Ghosh Monideep, Baxter Nesta, Homer-Ward Michael
Portsmouth Hospitals University NHS Trust, Portsmouth, UK.
Norfolk and Norwich University Hospital NHS Foundation Trust, Norwich, UK.
SAGE Open Med Case Rep. 2025 Jul 8;13:2050313X251356911. doi: 10.1177/2050313X251356911. eCollection 2025.

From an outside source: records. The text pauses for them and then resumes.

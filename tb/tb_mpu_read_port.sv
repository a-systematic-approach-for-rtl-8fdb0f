// tb_mpu_read_port: self-checking test of one multi-pumped read port.
//
// The register-file side is a combinational stand-in memory whose word at
// address a is a fixed scramble of a. Every window of N = 4 cycles loads
// four random addresses; the test checks that lane k's address reaches the
// register file in cycle k of the window and that all four lanes of read
// data are valid together in the last cycle, N-1 cycles after the load.
module tb_mpu_read_port;
  localparam int AW = 6, DW = 16, N = 4;

  logic          clk = 1'b0, rst, ld;
  logic [AW-1:0] rd_addr [N];
  logic [DW-1:0] rd_data [N];
  logic [AW-1:0] rf_addr;
  logic [DW-1:0] rf_data;
  logic [AW-1:0] lanes [N];
  int checks = 0, failures = 0;

  function automatic logic [DW-1:0] word_at(input logic [AW-1:0] a);
    return DW'(a) * 16'h9e37 ^ 16'h5a5a;
  endfunction

  assign rf_data = word_at(rf_addr);

  mpu_read_port #(.AW(AW), .DW(DW), .N(N)) dut (.*);

  always #5 clk = ~clk;

  initial begin
    repeat (3000) @(posedge clk);
    failures++;
    $display("watchdog expired");
    $display("TB_RESULT checks=%0d failures=%0d", checks, failures);
    $finish;
  end

  initial begin
    rst = 1; ld = 0;
    for (int k = 0; k < N; k++) rd_addr[k] = '0;
    repeat (2) @(negedge clk);
    rst = 0;
    for (int w = 0; w < 100; w++) begin
      for (int c = 0; c < N; c++) begin
        @(negedge clk);
        ld = (c == 0);
        if (c == 0) for (int k = 0; k < N; k++) begin
          lanes[k] = AW'($urandom);
          rd_addr[k] = lanes[k];
        end
        #1;
        checks++;
        if (rf_addr !== lanes[c]) begin
          failures++;
          $display("window %0d cycle %0d: address %0d expected %0d", w, c, rf_addr, lanes[c]);
        end
        if (c == N - 1) begin
          for (int k = 0; k < N; k++) begin
            checks++;
            if (rd_data[k] !== word_at(lanes[k])) begin
              failures++;
              $display("window %0d lane %0d: data %h expected %h", w, k, rd_data[k], word_at(lanes[k]));
            end
          end
        end
      end
    end
    $display("TB_RESULT checks=%0d failures=%0d", checks, failures);
    $finish;
  end
endmodule
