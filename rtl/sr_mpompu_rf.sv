// sr_mpompu_rf: emulated multi-port register file with shift-register
// multi-pumping (SR-MPoMPu RF).
//
// The idea: block RAMs run faster than the logic around them, so a register
// file with NR read and NW write ports, clocked MPUF times faster than the
// processor that uses it, can serve NR*MPUF reads and NW*MPUF writes per
// processor cycle. The base register file (mpo_rf) provides the physical
// ports by banking and replication; every physical port is time-shared by a
// PISO shift register on its inputs and, for reads, a SIPO shift register on
// its output (mpu_read_port, mpu_write_port). Shift registers need only
// two-input multiplexers, so the internal clock does not slow down as MPUF
// grows, unlike a multiplexer/demultiplexer time-share.
//
// Interface: `clk` is the register-file (inner) clock; the processor clock is
// MPUF times slower and phase-aligned with it. Emulated port (j, x) is lane x
// of physical port j. The processor raises `ld` for the first inner cycle of
// each of its cycles, with all requests on the lane inputs. Lane x is served
// in inner cycle x, so within one processor cycle writes and reads are
// ordered by lane, and all NR*MPUF read results are valid together in the
// last inner cycle, ready for the processor's next clock edge. `ld` must
// recur every MPUF inner cycles.
//
// Defaults: a 64-bit, 512-word file with base 3R&2W and MPUF 6, i.e.
// 18 read and 12 write ports, one of the configurations the document
// evaluates.
module sr_mpompu_rf #(
  parameter int unsigned W     = 64,
  parameter int unsigned DEPTH = 512,
  parameter int unsigned NR    = 3,
  parameter int unsigned NW    = 2,
  parameter int unsigned MPUF  = 6,
  localparam int unsigned AW   = $clog2(DEPTH)
) (
  input  logic          clk,
  input  logic          rst,
  input  logic          ld,
  // emulated read ports: [physical port][lane]
  input  logic [AW-1:0] addr_r     [NR][MPUF],
  output logic [W-1:0]  data_out_r [NR][MPUF],
  // emulated write ports: [physical port][lane]
  input  logic [AW-1:0] addr_w     [NW][MPUF],
  input  logic [W-1:0]  data_in_w  [NW][MPUF],
  input  logic          we_w       [NW][MPUF]
);

  logic [AW-1:0] rf_raddr [NR];
  logic [W-1:0]  rf_rdata [NR];
  logic [AW-1:0] rf_waddr [NW];
  logic [W-1:0]  rf_wdata [NW];
  logic          rf_we    [NW];

  for (genvar j = 0; j < NR; j++) begin : g_rd
    mpu_read_port #(.AW(AW), .DW(W), .N(MPUF)) u_port (
      .clk, .rst, .ld,
      .rd_addr(addr_r[j]),
      .rd_data(data_out_r[j]),
      .rf_addr(rf_raddr[j]),
      .rf_data(rf_rdata[j])
    );
  end

  for (genvar j = 0; j < NW; j++) begin : g_wr
    mpu_write_port #(.AW(AW), .DW(W), .N(MPUF)) u_port (
      .clk, .rst, .ld,
      .wr_addr(addr_w[j]),
      .wr_data(data_in_w[j]),
      .wr_en  (we_w[j]),
      .rf_addr(rf_waddr[j]),
      .rf_data(rf_wdata[j]),
      .rf_we  (rf_we[j])
    );
  end

  mpo_rf #(.W(W), .DEPTH(DEPTH), .NR(NR), .NW(NW)) u_base (
    .clk,
    .we   (rf_we),
    .waddr(rf_waddr),
    .wdata(rf_wdata),
    .raddr(rf_raddr),
    .rdata(rf_rdata)
  );

endmodule
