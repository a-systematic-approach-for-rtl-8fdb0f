// tb_sr_mpompu_rf: self-checking test of the emulated multi-port register
// file.
//
// Configuration: 16-bit x 64 words, base 2R&2W pumped 3x, i.e. six read and
// six write ports per processor cycle. The processor clock is modelled by
// `ld`, raised every third register-file cycle. After a fill phase, each
// processor cycle issues six random reads and six random writes (each write
// port inside its own bank). The reference model serves lane 0, 1, 2 in
// order: in each step it first answers that lane's reads from its array and
// then applies that lane's writes, so a read in a later lane sees an earlier
// lane's write of the same processor cycle. All six read results are checked
// in the last register-file cycle of the processor cycle, which also checks
// the MPUF-cycle latency. Same-window forwarding is counted and must occur.
module tb_sr_mpompu_rf;
  localparam int W = 16, DEPTH = 64, NR = 2, NW = 2, MPUF = 3, AW = 6;
  localparam int HALF = DEPTH / 2;

  logic          clk = 1'b0, rst, ld;
  logic [AW-1:0] addr_r     [NR][MPUF];
  logic [W-1:0]  data_out_r [NR][MPUF];
  logic [AW-1:0] addr_w     [NW][MPUF];
  logic [W-1:0]  data_in_w  [NW][MPUF];
  logic          we_w       [NW][MPUF];

  logic [W-1:0]  ref_mem [DEPTH];
  logic [W-1:0]  expect_r [NR][MPUF];
  int checks = 0, failures = 0, forwarded = 0, windows = 0;
  int last_load_cycle = -1, cycle = 0;

  sr_mpompu_rf #(.W(W), .DEPTH(DEPTH), .NR(NR), .NW(NW), .MPUF(MPUF)) dut (.*);

  always #5 clk = ~clk;
  always @(posedge clk) cycle <= cycle + 1;

  initial begin
    repeat (6000) @(posedge clk);
    failures++;
    $display("watchdog expired");
    $display("TB_RESULT checks=%0d failures=%0d", checks, failures);
    $finish;
  end

  // Write port p owns bank NW-1-p: port 0 -> words 32..63, port 1 -> 0..31.
  function automatic int bank_lo(input int p);
    return (NW - 1 - p) * HALF;
  endfunction

  // One processor cycle: present requests, then check in the last inner cycle.
  task automatic proc_cycle(input bit fill, input int fill_idx, input bit check);
    logic [AW-1:0] ar [NR][MPUF];
    bit            wrote [DEPTH];
    for (int a = 0; a < DEPTH; a++) wrote[a] = 0;
    for (int c = 0; c < MPUF; c++) begin
      @(negedge clk);
      ld = (c == 0);
      if (c == 0) begin
        if (last_load_cycle >= 0 && cycle - last_load_cycle != MPUF) begin
          failures++; $display("processor cycle was %0d inner cycles", cycle - last_load_cycle);
        end
        last_load_cycle = cycle;
        for (int j = 0; j < NR; j++) for (int x = 0; x < MPUF; x++) begin
          ar[j][x] = AW'($urandom);
          addr_r[j][x] = ar[j][x];
        end
        for (int j = 0; j < NW; j++) for (int x = 0; x < MPUF; x++) begin
          if (fill) begin
            addr_w[j][x] = AW'(bank_lo(j) + (fill_idx * MPUF + x) % HALF);
            we_w[j][x]   = 1'b1;
          end else begin
            addr_w[j][x] = AW'(bank_lo(j) + $urandom % HALF);
            we_w[j][x]   = ($urandom % 3) != 0;
          end
          data_in_w[j][x] = W'($urandom);
        end
        // the reference model, lane by lane
        for (int x = 0; x < MPUF; x++) begin
          for (int j = 0; j < NR; j++) begin
            expect_r[j][x] = ref_mem[ar[j][x]];
            if (wrote[ar[j][x]]) forwarded++;
          end
          for (int j = 0; j < NW; j++) if (we_w[j][x]) begin
            ref_mem[addr_w[j][x]] = data_in_w[j][x];
            wrote[addr_w[j][x]]   = 1;
          end
        end
      end
      if (c == MPUF - 1 && check) begin
        #1;
        for (int j = 0; j < NR; j++) for (int x = 0; x < MPUF; x++) begin
          checks++;
          if (data_out_r[j][x] !== expect_r[j][x]) begin
            failures++;
            $display("window %0d port %0d lane %0d addr %0d: got %h expected %h",
                     windows, j, x, ar[j][x], data_out_r[j][x], expect_r[j][x]);
          end
        end
      end
    end
    windows++;
  endtask

  initial begin
    rst = 1; ld = 0;
    for (int j = 0; j < NR; j++) for (int x = 0; x < MPUF; x++) addr_r[j][x] = '0;
    for (int j = 0; j < NW; j++) for (int x = 0; x < MPUF; x++) begin
      addr_w[j][x] = '0; data_in_w[j][x] = '0; we_w[j][x] = 1'b0;
    end
    repeat (2) @(negedge clk);
    rst = 0;
    for (int i = 0; i < (HALF + MPUF - 1) / MPUF; i++) proc_cycle(1, i, 0);
    for (int i = 0; i < 600; i++) proc_cycle(0, 0, 1);
    checks++;
    if (forwarded == 0) begin failures++; $display("no same-cycle write-then-read occurred"); end
    $display("reads of a word written earlier in the same processor cycle: %0d", forwarded);
    $display("TB_RESULT checks=%0d failures=%0d", checks, failures);
    $finish;
  end
endmodule
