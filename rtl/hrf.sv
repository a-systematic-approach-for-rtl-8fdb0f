// hrf: heterogeneous register file with per-port shift-register
// multi-pumping.
//
// A single register file shared by processing elements (PEs) that differ in
// clock rate, word width, number of registers, number of ports and
// endianness. The base file (hrf_base) gives each writing PE its own bank
// and lets every read port see all banks. Each physical port then gets its
// own multi-pumping factor: a PE whose clock period is N register-file
// cycles drives a port with N lanes, which a PISO/SIPO pair serialises onto
// the one physical port (mpu_read_port, mpu_write_port). A port with factor
// 1 is wired straight to the base file and runs at the register-file clock.
// Several physical ports may serve one PE; they must then share its factor.
//
// Interface: `clk` is the register-file clock. Every PE clock is an exact,
// phase-aligned division of it. For port p with factor N the PE raises
// `load_r[p]` / `load_w[p]` in the first register-file cycle of each of its
// own cycles, with all N lanes presented; lane x is carried out in
// register-file cycle x, and the N read results are all valid in cycle N-1,
// which the PE samples at its next clock edge. Lanes at or above a port's
// factor are ignored (their read outputs are zero). Write addresses are
// local to the port's bank; read addresses are global. Data buses are DW
// bits wide; a write port uses the low BANK_W bits.
//
// Defaults: the four-PE system of the document's overview figure. PE0 reads
// through one port pumped 3x; PE1 reads and writes through ports pumped 2x
// (two reads and two writes per PE cycle); PE2 reads and writes at the
// register-file clock; PE3 reads through one port pumped 4x. Banks: PE1 owns
// 64 32-bit registers, PE2 64 8-bit registers (the word widths and heights
// of the document's three-PE evaluation system), 128 words in all.
module hrf #(
  parameter int unsigned     NB = 2,
  parameter int unsigned     NR = 4,
  parameter int unsigned     BANK_W   [rf_pkg::MAX_PORTS] = '{0: 32, 1: 8, default: 0},
  parameter int unsigned     BANK_H   [rf_pkg::MAX_PORTS] = '{0: 64, 1: 64, default: 0},
  parameter rf_pkg::endian_e W_ENDIAN [rf_pkg::MAX_PORTS] = '{default: rf_pkg::ENDIAN_LITTLE},
  parameter rf_pkg::endian_e R_ENDIAN [rf_pkg::MAX_PORTS] = '{default: rf_pkg::ENDIAN_LITTLE},
  parameter int unsigned     R_MPUF   [rf_pkg::MAX_PORTS] = '{0: 3, 1: 2, 2: 1, 3: 4, default: 1},
  parameter int unsigned     W_MPUF   [rf_pkg::MAX_PORTS] = '{0: 2, 1: 1, default: 1},
  localparam int unsigned    HT   = rf_pkg::bank_base(BANK_H, NB),
  localparam int unsigned    DW   = rf_pkg::max_of(BANK_W, NB),
  localparam int unsigned    RAW  = rf_pkg::clog2_min1(HT),
  localparam int unsigned    WAW  = rf_pkg::clog2_min1(rf_pkg::max_of(BANK_H, NB)),
  localparam int unsigned    MAXF = (rf_pkg::max_of(R_MPUF, NR) > rf_pkg::max_of(W_MPUF, NB))
                                    ? rf_pkg::max_of(R_MPUF, NR) : rf_pkg::max_of(W_MPUF, NB)
) (
  input  logic           clk,     // register-file clock (CLKRF)
  input  logic           rst,
  // read ports: [physical port][lane]
  input  logic           load_r [NR],
  input  logic [RAW-1:0] addr_r [NR][MAXF],
  output logic [DW-1:0]  do_r   [NR][MAXF],
  // write ports: [physical port = bank][lane]
  input  logic           load_w [NB],
  input  logic [WAW-1:0] addr_w [NB][MAXF],
  input  logic [DW-1:0]  di_w   [NB][MAXF],
  input  logic           we_w   [NB][MAXF]
);

  logic [RAW-1:0] rf_raddr [NR];
  logic [DW-1:0]  rf_rdata [NR];
  logic           rf_we    [NB];
  logic [WAW-1:0] rf_waddr [NB];
  logic [DW-1:0]  rf_wdata [NB];

  for (genvar p = 0; p < NR; p++) begin : g_rd
    localparam int unsigned N = R_MPUF[p];

    if (N == 0 || N > MAXF) begin : g_bad
      $error("hrf: read port %0d has an invalid multi-pumping factor", p);
    end

    logic [RAW-1:0] lane_addr [N];
    logic [DW-1:0]  lane_data [N];

    for (genvar x = 0; x < MAXF; x++) begin : g_lane
      if (x < N) begin : g_used
        assign lane_addr[x] = addr_r[p][x];
        assign do_r[p][x]   = lane_data[x];
      end else begin : g_unused
        assign do_r[p][x]   = '0;
      end
    end

    mpu_read_port #(.AW(RAW), .DW(DW), .N(N)) u_port (
      .clk, .rst,
      .ld     (load_r[p]),
      .rd_addr(lane_addr),
      .rd_data(lane_data),
      .rf_addr(rf_raddr[p]),
      .rf_data(rf_rdata[p])
    );
  end

  for (genvar p = 0; p < NB; p++) begin : g_wr
    localparam int unsigned N = W_MPUF[p];

    if (N == 0 || N > MAXF) begin : g_bad
      $error("hrf: write port %0d has an invalid multi-pumping factor", p);
    end

    logic [WAW-1:0] lane_addr [N];
    logic [DW-1:0]  lane_data [N];
    logic           lane_we   [N];

    for (genvar x = 0; x < N; x++) begin : g_lane
      assign lane_addr[x] = addr_w[p][x];
      assign lane_data[x] = di_w[p][x];
      assign lane_we[x]   = we_w[p][x];
    end

    mpu_write_port #(.AW(WAW), .DW(DW), .N(N)) u_port (
      .clk, .rst,
      .ld     (load_w[p]),
      .wr_addr(lane_addr),
      .wr_data(lane_data),
      .wr_en  (lane_we),
      .rf_addr(rf_waddr[p]),
      .rf_data(rf_wdata[p]),
      .rf_we  (rf_we[p])
    );
  end

  hrf_base #(
    .NB(NB), .NR(NR), .BANK_W(BANK_W), .BANK_H(BANK_H),
    .W_ENDIAN(W_ENDIAN), .R_ENDIAN(R_ENDIAN)
  ) u_base (
    .clk,
    .we   (rf_we),
    .waddr(rf_waddr),
    .wdata(rf_wdata),
    .raddr(rf_raddr),
    .rdata(rf_rdata)
  );

endmodule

Neuromyelitis optica with a positive aquaporin-4 antibody is a rare autoimmune condition, which has a higher prevalence in females, and disproportionately affects Black and Asian persons with a typical age of first presentation between the ages of 30 and 40. We report a unique case of a 69-year-old Caucasian male who presented following a fall along with generalised weakness, unilateral myotomal pain, and urinary dysfunction. His medical history included two previous venous thromboembolic events, for which he was anticoagulated with warfarin. Extensive investigations, including MRI of the whole spine and lumbar puncture, revealed longitudinally extensive transverse myelitis and a positive aquaporin-4 antibody, confirming neuromyelitis optica. The patient was treated with intravenous methylprednisolone, plasma exchange, and immunoglobulin therapy, followed by rehabilitation. This case highlights the importance of considering neuromyelitis optica in atypical patient demographics and that early recognition through neurological assessment, imaging, and antibody testing is critical in preventing severe disability.
水通道蛋白4抗体阳性的视神经脊髓炎是一种罕见的自身免疫性疾病,女性患病率较高,对黑人和亚洲人影响尤甚,首次发病的典型年龄在30至40岁之间。我们报告了一例独特病例,一名69岁的白种男性,因跌倒后出现全身无力、单侧肌节段性疼痛和排尿功能障碍前来就诊。他的病史包括既往两次静脉血栓栓塞事件,为此他接受了华法林抗凝治疗。包括全脊柱MRI和腰椎穿刺在内的广泛检查显示为纵向广泛横贯性脊髓炎且水通道蛋白4抗体阳性,确诊为视神经脊髓炎。该患者接受了静脉注射甲基强的松龙、血浆置换和免疫球蛋白治疗,随后进行了康复治疗。该病例强调了在非典型患者人群中考虑视神经脊髓炎的重要性,以及通过神经学评估、影像学和抗体检测进行早期识别对预防严重残疾至关重要。